Some tips for this type of research:

– Space the questions out over time so that you can be open to people’s activities or experiences changing. I have a bit more than a month to collect responses, which is a long time in the home rental– and sometimes the home-buying or selling experience.

– Try to build a rapport. It can be difficult because you are in the field while the responses come in, but I try to make it clear that the responses are valuable and inspiring and that I want to know more!

– Collect responses into a Google Doc or other note document, sorted alphabetically, because it can be hard to keep track of stories that come in at different times.
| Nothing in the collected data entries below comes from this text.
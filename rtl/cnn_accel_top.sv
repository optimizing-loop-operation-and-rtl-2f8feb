// cnn_accel_top: convolution-layer accelerator.
//
// One job = one convolution layer (or a horizontal stripe of one): the host
// writes a layer descriptor and pulses `start`; the accelerator pulls the
// weights and the input maps from two DMA streams into its on-chip buffers,
// convolves with a PIX x PIY x POF array of MAC units (default
// 14 x 14 x 16 = 3,136), optionally applies 2x2 max pooling, pushes the
// output maps into the outgoing DMA stream and pulses `done`.
// Blocks: dma_manager (stream <-> buffer addressing), weight_buffer,
// input_pixel_buffer (PIY interleaved banks, zero padding made on read),
// conv_pe_array (register arrays + MACs), psum_quantizer (30-bit sums to
// 16-bit pixels), output_pixel_buffer (PIY banks), pooling_unit, and
// conv_controller, which runs the phases and the convolution loops.
// Stream ports stand where the scatter-gather DMA engines connect; the DMA
// engines and the external DRAM are outside this design.
// Every pixel and weight of a job crosses the streams exactly once, provided
// the job fits the buffers (the host chooses the stripe size accordingly;
// nothing here checks it).
// `ev_stall`, `ev_drain` and `ev_pool` pulse on a drain stall, a drained
// output map and a pooled word, for performance counters.
module cnn_accel_top
  import cnn_pkg::*;
#(
  parameter int unsigned PIX        = 14,
  parameter int unsigned PIY        = 14,
  parameter int unsigned POF        = 16,
  parameter int unsigned K          = 3,
  parameter int unsigned IBUF_DEPTH = 5120,
  parameter int unsigned WBUF_DEPTH = 36864,
  parameter int unsigned OBUF_DEPTH = 2048
) (
  input  logic       clk,
  input  logic       rst,
  input  logic       start,
  input  layer_cfg_t cfg,
  output logic       busy,
  output logic       done,
  input  logic       wt_valid,
  output logic       wt_ready,
  input  weight_t    wt_data,
  input  logic       in_valid,
  output logic       in_ready,
  input  pixel_t     in_data,
  output logic       out_valid,
  input  logic       out_ready,
  output pixel_t     out_data,
  output logic       ev_stall,
  output logic       ev_drain,
  output logic       ev_pool
);
  localparam int unsigned IAW = $clog2(IBUF_DEPTH);
  localparam int unsigned WAW = $clog2(WBUF_DEPTH);
  localparam int unsigned OAW = $clog2(OBUF_DEPTH);
  localparam int unsigned KW  = (K > 1) ? $clog2(K) : 1;
  localparam int unsigned OW  = (POF > 1) ? $clog2(POF) : 1;
  localparam int unsigned BW  = (PIY > 1) ? $clog2(PIY) : 1;
  localparam int unsigned SW  = (PIX > 1) ? $clog2(PIX) : 1;

  layer_cfg_t  cfg_q;
  layer_geom_t geom;

  // the descriptor is held for the whole job
  always_ff @(posedge clk) begin
    if (rst)              cfg_q <= '0;
    else if (start && !busy) cfg_q <= cfg;
  end

  layer_geometry #(.PIX(PIX), .PIY(PIY), .K(K)) u_geom (.cfg(cfg_q), .geom);

  // controller <-> others
  logic dma_wt, dma_in, dma_out, dma_done;
  logic ib_rd_en;
  logic [IAW-1:0] ib_rd_addr;
  cnt_t ib_rd_ridx, ib_rd_word;
  logic wb_rd_en;
  logic [WAW-1:0] wb_rd_addr;
  logic pe_step, pe_first, pe_last, pe_res_valid;
  logic [KW-1:0] pe_kx, pe_ky;
  logic [OW-1:0] pe_sel_o;
  logic drain_we;
  logic [OAW-1:0] drain_addr;
  logic pool_start, pool_done, pool_busy;

  // buffer ports
  logic wb_wr_en;
  logic [WAW-1:0] wb_wr_addr;
  logic [OW-1:0] wb_wr_slot;
  weight_t wb_wr_data;
  weight_t wt_word [POF];
  logic ib_wr_en;
  logic [BW-1:0] ib_wr_bank;
  logic [IAW-1:0] ib_wr_addr;
  logic [SW-1:0] ib_wr_slot;
  pixel_t ib_wr_data;
  pixel_t bank_data [PIY][PIX];

  psum_t  res_sel [PIY][PIX];
  pixel_t res_px  [PIY][PIX];

  logic          ob_wr_en   [PIY];
  logic [OAW-1:0] ob_wr_addr [PIY];
  pixel_t        ob_wr_data [PIY][PIX];
  logic [OAW-1:0] ob_rd_addr [PIY];
  pixel_t        ob_rd_data [PIY][PIX];
  logic          pl_wr_en   [PIY];
  logic [OAW-1:0] pl_wr_addr [PIY];
  pixel_t        pl_wr_data [PIY][PIX];
  logic [OAW-1:0] pl_rd_addr [PIY];
  logic [OAW-1:0] dm_rd_addr;

  conv_controller #(
    .POF(POF), .K(K),
    .IBUF_DEPTH(IBUF_DEPTH), .WBUF_DEPTH(WBUF_DEPTH), .OBUF_DEPTH(OBUF_DEPTH)
  ) u_ctrl (
    .clk, .rst, .start, .cfg(cfg_q), .geom, .busy, .done,
    .dma_wt, .dma_in, .dma_out, .dma_done,
    .ib_rd_en, .ib_rd_addr, .ib_rd_ridx, .ib_rd_word,
    .wb_rd_en, .wb_rd_addr,
    .pe_step, .pe_kx, .pe_ky, .pe_first, .pe_last, .pe_res_valid, .pe_sel_o,
    .drain_we, .drain_addr,
    .pool_start, .pool_done,
    .ev_stall
  );

  dma_manager #(
    .PIX(PIX), .PIY(PIY), .POF(POF), .K(K),
    .IBUF_DEPTH(IBUF_DEPTH), .WBUF_DEPTH(WBUF_DEPTH), .OBUF_DEPTH(OBUF_DEPTH)
  ) u_dma (
    .clk, .rst, .cfg(cfg_q), .geom,
    .cmd_wt(dma_wt), .cmd_in(dma_in), .cmd_out(dma_out), .done(dma_done),
    .wt_valid, .wt_ready, .wt_data,
    .in_valid, .in_ready, .in_data,
    .out_valid, .out_ready, .out_data,
    .wb_wr_en, .wb_wr_addr, .wb_wr_slot, .wb_wr_data,
    .ib_wr_en, .ib_wr_bank, .ib_wr_addr, .ib_wr_slot, .ib_wr_data,
    .ob_rd_addr(dm_rd_addr), .ob_rd_data
  );

  weight_buffer #(.POF(POF), .DEPTH(WBUF_DEPTH)) u_wbuf (
    .clk,
    .wr_en(wb_wr_en), .wr_addr(wb_wr_addr), .wr_slot(wb_wr_slot), .wr_data(wb_wr_data),
    .rd_en(wb_rd_en), .rd_addr(wb_rd_addr), .rd_data(wt_word)
  );

  input_pixel_buffer #(.PIX(PIX), .PIY(PIY), .DEPTH(IBUF_DEPTH)) u_ibuf (
    .clk, .rst,
    .wr_en(ib_wr_en), .wr_bank(ib_wr_bank), .wr_addr(ib_wr_addr),
    .wr_slot(ib_wr_slot), .wr_data(ib_wr_data),
    .rd_en(ib_rd_en), .rd_addr(ib_rd_addr), .rd_ridx(ib_rd_ridx), .rd_word(ib_rd_word),
    .row_lo(geom.row_lo), .row_hi(geom.row_hi), .col_lo(geom.col_lo), .col_hi(geom.col_hi),
    .rd_data(bank_data)
  );

  conv_pe_array #(.PIX(PIX), .PIY(PIY), .POF(POF), .K(K)) u_pe (
    .clk, .rst,
    .step_en(pe_step), .kx(pe_kx), .ky(pe_ky), .first(pe_first), .last(pe_last),
    .bank_data, .wt_word, .sel_o(pe_sel_o),
    .res_valid(pe_res_valid), .res_sel
  );

  psum_quantizer #(.PIX(PIX), .PIY(PIY)) u_quant (
    .psum(res_sel), .frac_shift(cfg_q.frac_shift), .relu_en(cfg_q.relu_en), .px(res_px)
  );

  pooling_unit #(.PIX(PIX), .PIY(PIY), .DEPTH(OBUF_DEPTH)) u_pool (
    .clk, .rst, .start(pool_start),
    .nof(cnt_t'(cfg_q.nof)), .noy(geom.noy), .owpr(geom.owpr), .orpb(geom.orpb),
    .busy(pool_busy), .done(pool_done),
    .rd_addr(pl_rd_addr), .rd_data(ob_rd_data),
    .wr_en(pl_wr_en), .wr_addr(pl_wr_addr), .wr_data(pl_wr_data)
  );

  output_pixel_buffer #(.PIX(PIX), .PIY(PIY), .DEPTH(OBUF_DEPTH)) u_obuf (
    .clk,
    .wr_en(ob_wr_en), .wr_addr(ob_wr_addr), .wr_data(ob_wr_data),
    .rd_addr(ob_rd_addr), .rd_data(ob_rd_data)
  );

  // output buffer port sharing: drain or pooling write, pooling or DMA read
  always_comb begin
    for (int b = 0; b < PIY; b++) begin
      if (pool_busy) begin
        ob_wr_en[b]   = pl_wr_en[b];
        ob_wr_addr[b] = pl_wr_addr[b];
        ob_wr_data[b] = pl_wr_data[b];
        ob_rd_addr[b] = pl_rd_addr[b];
      end else begin
        ob_wr_en[b]   = drain_we;
        ob_wr_addr[b] = drain_addr;
        ob_wr_data[b] = res_px[b];
        ob_rd_addr[b] = dm_rd_addr;
      end
    end
  end

  assign ev_drain = drain_we;
  always_comb begin
    ev_pool = 1'b0;
    for (int b = 0; b < PIY; b++) ev_pool |= pl_wr_en[b];
  end
endmodule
– If you are planning a post-it note affinity diagram, you can include emailed responses by printing onto post-its that have been stuck onto an 8.5×11 piece of paper. Obviously they need to go into the printer “heads first” but most printers can handle this. I am working in InDesign, I printed colored text boxes onto a blank sheet of paper first so that I would know where to position the post-its. During synthesis we will see the email responses side by side with our in-person interviews, but will know, at a glance, which were from email because they are typed text.

Comments ( 1 )

  • Jefferson says:

    – I was just thinking this sjbeuct this morning our fears basically. Whatever we are most afraid of is what we need to face the most. When we intentionally avoid something, regardless of the reason, we are actually giving it even more of our attention and energy attention and energy that can be used for something more productive and positive. Avoiding something simply keeps us hijacked by that thing. We hold the keys to our own emotional freedom!I also was thinking about how facing things from our past keep not only us from emotional hijacking ourselves but from others using emotional blackmail, (or any other kind of blackmail). If we face it, get it over with, we keep our power; we get stronger and wiser.